Upon returning home, at 2:20am, I felt awful. I was pretty damn tired for one thing. I attached the heatsink/top and popped in some memory. You won't get far without RAM. Then in went the battery, and...

...the little green and blue power lights came on when I pressed the on button. This meant the power circuit was responding. How well integrated was the power button with the processing (pressing it while on can shut the machine down tidily, like most power buttons these days). I saw the disc light and WiFi lights flicker, so there was some activity from the processor. But how much?
Then something amazing happened. The display lit up, showing the POST (power-on-self-test).
I pulled the battery and reassembled the machine. All those little screws, maybe not in exactly the same places, but all in place and none missing or left over. WiFi card back in, SSD back in. Sorry, no inside pictures, I kinda had other things on my mind, but there's a good detailed picture on Flickr if you want to see inside. (oh, and awesome - looking at TnkGrl's photo set, it looks as if the 4Gb internal SSD is an actual itty-bitty SSD and not soldered to the motherboard; if this is correct for my (slightly later) model then it means if the SSD should start to fail, it'll just be a matter of replacing it).

So. Moment of truth. All put back together. Harddisc and such all in place. Here goes.

 

I pressed the power button again. As before, the long startup sequence ran. Then I was asked to boot the XP console, or XP proper. This vanished, to be replaced by the XP starting sequence. You could have knocked me down with a feather - I would have said Azumi was a goner. Before too long, my backdrop appeared. The load-up sequence continued, and after a brief delay Avast popped up a little green message to say my antivirus was up to date.

OMFG!

 

8 years in France!

It was supposed to be a happy day, the 20th. And it was in quite an unexpected way. But, nonetheless it was a day of celebration for our eighth year here, and - I might point out - not a day back in the UK since. I dunno, I watch TV. I find myself watching the news less and less, but one thing is for certain - the country now is not the country I remember.

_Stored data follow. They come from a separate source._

A counting register cannot be cleared directly from the master-clock domain:
it is clocked by the pulse. Instead, every channel keeps an **epoch bit** on
the master-clock side, and the counting register remembers the epoch of its
last pulse:

* **Counting.** If the bits differ, the first pulse of the new interval loads
  1 instead of incrementing, and the register copies the epoch.
* **At a transfer, if the bits are equal.** Pulses arrived in this interval,
  so the count is stored and the epoch bit toggles. That marks the count as
  stale.
* **At a transfer, if the bits differ.** The interval was silent, so 0 is
  stored and the epoch bit is left alone.

Because a silent interval does not toggle the epoch, a stale count can never
look current again, however many silent intervals follow. The epoch bit and
the count are only read while the counting register is frozen by `blind`.

### Counter width

A count that exceeds 2^CNT_W − 1 within one interval wraps around. With
16-bit registers, one interval holds at most 65,535 counts. At 84 MHz this
means R ≥ 1282 Hz; at 10 MHz it means R ≥ 153 Hz. The host adds intervals
together for longer integration times.

## Getting the counts out: the FIFO writer

`fifo_writer` sends every interval's storage values to a USB FIFO chip with
an FT245-style asynchronous write port. The chip holds `txe_n` low while it
has room, and it latches `data` on the falling edge of the active-high `wr`.

### Frame format

Each interval produces one set: channel 0 first, each value least significant
byte first, in ceil(CNT_W/8) bytes. At the default sizes that is 16 bytes per
interval. There is no header: the host finds set boundaries by counting bytes
from reset.

### Timing of each byte

For every byte the writer:

1. waits until `txe_n`, passed through a two-flop synchroniser, is low;
2. drives the byte and holds `wr` high for 3 cycles (60 ns);
3. holds the data one more cycle after `wr` falls;
4. waits 4 more cycles before looking at `txe_n` again, so that the chip's
   response to this write has passed the synchroniser.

Anyway, I got sweeties for all the girls at work. It's an odd French tradition that when you have something to celebrate, you bring the sweets (as opposed to others buying you sweets). I laid out the last bag in a smiley face for the early shift to find...

Sweeties!

 

Sweeties - update

The following day, condi (the pick'n'pack girls) had left me a message. Mmmm, I wonder who speaks English that well?
So long, and thanks for all the Sweeties!

 

Your comments:

Rob, 21st May 2010, 23:47
It's amazing just how tough electronics can be when you get it wet. A dry off and it's usually OK, although you do have to watch out for things like coils and under ICs. Be glad it was tea, though, and not Orange Juice - that can eat away those itty bitty PCB tracks in no time flat..
Rick, 22nd May 2010, 03:09
Ah, yes, Rob. But hardy or not, if the computer was OFF and I spilt some tea, I'd open it, dry it out, and expect it to work. 
But when the computer is actually running at the time, that changes things. 
 
I think I swabbed up most of the contamination. Much of the board is surface-mount, which means less place for tea to find itself. 
 
Yikes! I hope nothing gets eaten away - it was strong Tetley with milk and two sugars. 
 
I do think I'll need to strip and clean the keyboard, however. Every key works, but some (c, 1, tab) need a firm prod. Besides, there's bound to be the usual assortment if undefinable crud that keyboards seem to attract, so a good clean probably isn't a bad thing!